In the face of such sobering news on the labor market today, Spain officials have felt compelled to indicate that they are considering increasing their efforts to cut the budget deficit quicker.  The government is contemplating proposals that will cut another €50 billion or 5% of GDP by 2013.

Rolfe here. Victor Mallet at FT has the news: Spain unveils radical austerity budget.

This illustrates the dilemma policy makers face.  The economy does not warrant an end to fiscal support yet.  The IMF has argued this.  The EC has argued this.  But the dramatic market response to Greece has been a siren call, seemingly forcing policy makers–not just in Spain, but Portugal earlier this week and Poland earlier today too–to mitigate the wrath of the bond vigilantes.

By appeasing the vigilantes, officials risk aggravating the economic downturn, which offsets some of the fiscal austerity and spurs social tensions.   [But] if the vigilantes’ concerns are not addressed in a satisfactory fashion, capital will strike, at least partially, and interest rates will rise…also exacerbating the economic downturn.

Many developed economies have borrowed so much, they can borrow no more. While borrowers love to hate their lender, they need him desperately if they’ve levered up their lifestyle past a point supported by their income.

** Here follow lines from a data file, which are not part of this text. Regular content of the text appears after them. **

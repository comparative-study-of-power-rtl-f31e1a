// End-to-end testbench of the morphology IP.
//
// The testbench plays processor and DMA on the Avalon slave and a memory
// with random wait states on the Avalon master. Two instances are tested,
// one with the packed 32-bit master (the default) and one with the 8-bit
// master, each at the default 23x23 mask capacity. For every run it
// programs the parameters, sends a random image in the column-wise strip
// order, waits for the interrupt and compares every result byte with a
// reference erosion/dilation computed here from the definition (masked
// minimum/maximum over the window). Bytes just outside the result area must
// stay untouched. Binary images coded 0/255 and 0/1 are run too. It also
// checks the clock gating (writes to a stopped
// domain are lost), the interrupt clear, register read-back and, with no
// memory wait states, that one pixel is accepted per clock.
//
// Each mechanism (slave stall, master stall, erosion, dilation, partial
// word write, gated-clock write loss, interrupt) is counted and must occur.
module tb_morph_ip;
  import morph_pkg::*;

  localparam int MEMSZ = 4096;

  logic clk = 1'b0, reset_n = 1'b1;
  initial #1 reset_n = 1'b0;   // a real falling edge for the asynchronous reset
  always #5 clk = ~clk;

  // shared bus signals, steered to the selected instance
  int                 sel = 0;
  logic [REG_AW-1:0]  avs_address = '0;
  logic               avs_write = 1'b0, avs_read = 1'b0;
  logic [BUS_W-1:0]   avs_writedata = '0;
  logic [BUS_W-1:0]   avs_readdata [2];
  logic               avs_waitrequest [2];
  logic [ADDR_W-1:0]  avm_address [2];
  logic               avm_write [2];
  logic [BUS_W-1:0]   avm_writedata [2];
  logic [3:0]         avm_byteenable [2];
  logic               avm_waitrequest = 1'b0;
  logic               irq [2];

  morph_ip u_dut32 (
    .clk, .reset_n, .avs_address, .avs_write(avs_write && sel == 0), .avs_writedata,
    .avs_read(avs_read && sel == 0), .avs_readdata(avs_readdata[0]),
    .avs_waitrequest(avs_waitrequest[0]), .avm_address(avm_address[0]), .avm_write(avm_write[0]),
    .avm_writedata(avm_writedata[0]), .avm_byteenable(avm_byteenable[0]),
    .avm_waitrequest(avm_waitrequest || sel != 0), .irq(irq[0])
  );

  morph_ip #(.PACK32(1'b0)) u_dut8 (
    .clk, .reset_n, .avs_address, .avs_write(avs_write && sel == 1), .avs_writedata,
    .avs_read(avs_read && sel == 1), .avs_readdata(avs_readdata[1]),
    .avs_waitrequest(avs_waitrequest[1]), .avm_address(avm_address[1]), .avm_write(avm_write[1]),
    .avm_writedata(avm_writedata[1]), .avm_byteenable(avm_byteenable[1]),
    .avm_waitrequest(avm_waitrequest || sel != 1), .irq(irq[1])
  );

  int checks = 0, failures = 0;
  int n_slave_stall = 0, n_master_stall = 0, n_erode = 0, n_dilate = 0;
  int n_binary = 0, n_partial = 0, n_gated_loss = 0, n_irq = 0, n_byte_xfer = 0, n_word_xfer = 0;
  int wait_pct = 0;

  logic [7:0] mem [MEMSZ];
  logic [7:0] img [64][64];
  logic [MASK_MAX-1:0] msk [MASK_MAX];

  task automatic check(input bit ok, input string what);
    checks++;
    if (!ok) begin
      failures++;
      $display("FAIL: %s", what);
    end
  endtask

  // memory model on the master side, random wait states
  always @(posedge clk) begin
    if (avm_write[sel] && avm_waitrequest) n_master_stall++;
    if (avm_write[sel] && !avm_waitrequest) begin
      if (avm_byteenable[sel] == 4'hF) n_word_xfer++;
      else if ($countones(avm_byteenable[sel]) == 1) n_byte_xfer++;
      if (sel == 0 && avm_byteenable[sel] != 4'hF) n_partial++;
      for (int b = 0; b < 4; b++)
        if (avm_byteenable[sel][b]) begin
          int unsigned a;
          a = {avm_address[sel][31:2], 2'b00} + b;
          if (a < MEMSZ) mem[a] <= avm_writedata[sel][8*b +: 8];
          else begin failures++; $display("FAIL: write outside memory %h", a); end
        end
    end
    avm_waitrequest <= ($urandom_range(99) < wait_pct);
  end

  always @(posedge clk) if (avs_write && avs_waitrequest[sel]) n_slave_stall++;

  // Bus tasks are entered and left at a falling clock edge; inputs change
  // there and waitrequest is sampled before the next rising edge.
  task automatic wr_stream(input logic [REG_AW-1:0] a, input logic [31:0] d);
    avs_address   = a;
    avs_writedata = d;
    avs_write     = 1'b1;
    #1;
    while (avs_waitrequest[sel]) begin
      @(negedge clk);
      #1;
    end
    @(negedge clk);
  endtask

  task automatic wr(input logic [REG_AW-1:0] a, input logic [31:0] d);
    wr_stream(a, d);
    avs_write = 1'b0;
  endtask

  task automatic rd(input logic [REG_AW-1:0] a, output logic [31:0] d);
    avs_address = a;
    avs_read    = 1'b1;
    #1;
    d = avs_readdata[sel];
    @(negedge clk);
    avs_read = 1'b0;
  endtask

  function automatic logic [7:0] ref_pix(input int op, input int a, input int r, input int c);
    logic [7:0] v;
    v = (op == 0) ? 8'hFF : 8'h00;
    for (int i = 0; i < a; i++)
      for (int j = 0; j < a; j++)
        if (msk[i][j]) begin
          if (op == 0 && img[r+i][c+j] < v) v = img[r+i][c+j];
          if (op == 1 && img[r+i][c+j] > v) v = img[r+i][c+j];
        end
    return v;
  endfunction

  // One complete run on instance `s`.
  task automatic run(input int s, input int w, input int h, input int a, input int op,
                     input int dest, input int density, input int wpct, input bit check_rate,
                     input int bin = 0);
    logic [31:0] d;
    int nres, t0, t1, npix;
    sel = s;
    wait_pct = 0;
    // bin: 0 greyscale, 1 binary image coded 0/255, 2 binary image coded 0/1
    for (int r = 0; r < h; r++)
      for (int c = 0; c < w; c++)
        img[r][c] = (bin == 0) ? 8'($urandom) : ($urandom_range(3) != 0) ? ((bin == 1) ? 8'd255 : 8'd1) : 8'd0;
    for (int i = 0; i < MASK_MAX; i++) begin
      msk[i] = '0;
      for (int j = 0; j < MASK_MAX; j++) msk[i][j] = ($urandom_range(99) < density);
    end
    for (int i = 0; i < MEMSZ; i++) mem[i] = 8'hA5;
    wr(REG_CTRL, 32'h2);                         // memory clock only
    wr(REG_OP, op);
    wr(REG_WIDTH, w);
    wr(REG_HEIGHT, h);
    wr(REG_MASK_SIZE, a);
    wr(REG_DEST, dest);
    for (int i = 0; i < MASK_MAX; i++) wr(REG_MASK_BASE + 6'(i), 32'(msk[i]));
    rd(REG_MASK_SIZE, d); check(d == 32'(a), "mask size read-back");
    rd(REG_DEST, d);      check(d == 32'(dest), "dest read-back");
    // memory clock off, processing clock and interrupt on, start
    wr(REG_CTRL, 32'hD);
    rd(REG_CTRL, d); check(d[3:1] == 3'b110, "ctrl read-back");
    // a write while the memory clock is stopped must be lost
    wr(REG_WIDTH, w + 7);
    rd(REG_WIDTH, d);
    check(d == 32'(w), "write to gated parameter memory lost");
    if (d == 32'(w)) n_gated_loss++;
    rd(REG_STATUS, d); check(d[0] == 1'b1, "busy after start");
    wait_pct = wpct;
    npix = 0;
    t0 = $time / 10;
    for (int c = 0; c + a <= w; c++)
      for (int r = 0; r < h; r++)
        for (int j = 0; j < a; j++) begin
          wr_stream(REG_PIXEL, {24'h0, img[r][c+j]});
          npix++;
        end
    avs_write = 1'b0;
    t1 = $time / 10;
    if (check_rate) check(t1 - t0 == npix, $sformatf("one pixel per clock (%0d clocks, %0d pixels)", t1 - t0, npix));
    for (int k = 0; k < 20000 && !irq[s]; k++) @(negedge clk);
    check(irq[s] == 1'b1, "interrupt raised");
    if (irq[s]) n_irq++;
    rd(REG_STATUS, d); check(d[1:0] == 2'b10, "status done, not busy");
    wr(REG_STATUS, 32'h2);
    check(irq[s] == 1'b0, "interrupt cleared");
    nres = 0;
    for (int c = 0; c + a <= w; c++)
      for (int r = 0; r + a <= h; r++) begin
        logic [7:0] e;
        e = ref_pix(op, a, r, c);
        check(mem[dest + nres] == e, $sformatf("result c=%0d r=%0d got %0d exp %0d", c, r, mem[dest + nres], e));
        nres++;
      end
    check(mem[dest - 1] == 8'hA5 && mem[dest + nres] == 8'hA5, "no write outside the result area");
    if (op == 0) n_erode++; else n_dilate++;
    if (bin != 0) n_binary++;
    // a pixel written while the processing clock is stopped is discarded
    wr(REG_CTRL, 32'h0);
    wr(REG_PIXEL, 32'h12);
    rd(REG_STATUS, d);
    check(d[1:0] == 2'b00 && !avs_waitrequest[s], "idle with clocks stopped");
  endtask

  initial begin
    repeat (3) @(posedge clk);
    @(negedge clk);
    reset_n = 1'b1;
    // packed 32-bit master
    run(0, 12, 10, 5, 0, 16'h101, 70, 0, 1'b1);
    run(0, 12, 10, 5, 1, 16'h200, 70, 40, 1'b0);
    run(0, 9, 11, 3, 1, 16'h300, 100, 60, 1'b0);
    run(0, 7, 6, 1, 0, 16'h402, 100, 30, 1'b0);
    run(0, 30, 27, 23, 0, 16'h500, 60, 50, 1'b0);
    // 8-bit master
    run(1, 12, 10, 5, 1, 16'h600, 70, 50, 1'b0);
    run(1, 8, 9, 3, 0, 16'h703, 80, 70, 1'b0);
    run(1, 25, 24, 23, 1, 16'h800, 40, 20, 1'b0);
    // binary images in both codings, full square mask
    run(0, 26, 25, 23, 0, 16'h900, 100, 20, 1'b0, 1);
    run(0, 26, 25, 23, 0, 16'hA00, 100, 20, 1'b0, 2);
    run(0, 14, 12, 5, 1, 16'hB01, 100, 20, 1'b0, 2);
    // every mechanism must have happened
    check(n_slave_stall > 0, "slave stall seen");
    check(n_master_stall > 0, "master stall seen");
    check(n_erode > 0 && n_dilate > 0, "both operations run");
    check(n_partial > 0, "partial 32-bit word written");
    check(n_word_xfer > 0, "full 32-bit transfers");
    check(n_byte_xfer > 0, "single-byte transfers");
    check(n_gated_loss > 0, "gated-clock write loss");
    check(n_irq > 0, "interrupts");
    check(n_binary > 0, "binary images");
    $display("mechanisms: slave_stall=%0d master_stall=%0d erode=%0d dilate=%0d partial_word=%0d word_xfer=%0d byte_xfer=%0d gated_loss=%0d irq=%0d binary=%0d",
             n_slave_stall, n_master_stall, n_erode, n_dilate, n_partial, n_word_xfer, n_byte_xfer, n_gated_loss, n_irq, n_binary);
    $display("TB_RESULT checks=%0d failures=%0d", checks, failures);
    $finish;
  end

  initial begin
    repeat (400000) @(posedge clk);
    failures++;
    $display("FAIL: watchdog");
    $display("TB_RESULT checks=%0d failures=%0d", checks, failures);
    $finish;
  end

endmodule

Governments that rely too much on the bond market for funding should expect the market to turn against them eventually.

COMMENT

“Governments that rely too much on the bond market for funding should expect the market to turn against them eventually.”

If that’s the case, and I have no reason to not believe it is , then the sooner the better the bond vigilantes bring this extraordinary experiment in QE and fiscal stimulus, to say nothing of structural deficits, to an end. Everyday that goes by will make the inevitable financial realignment that much more difficult as the debt mountain grows ever taller.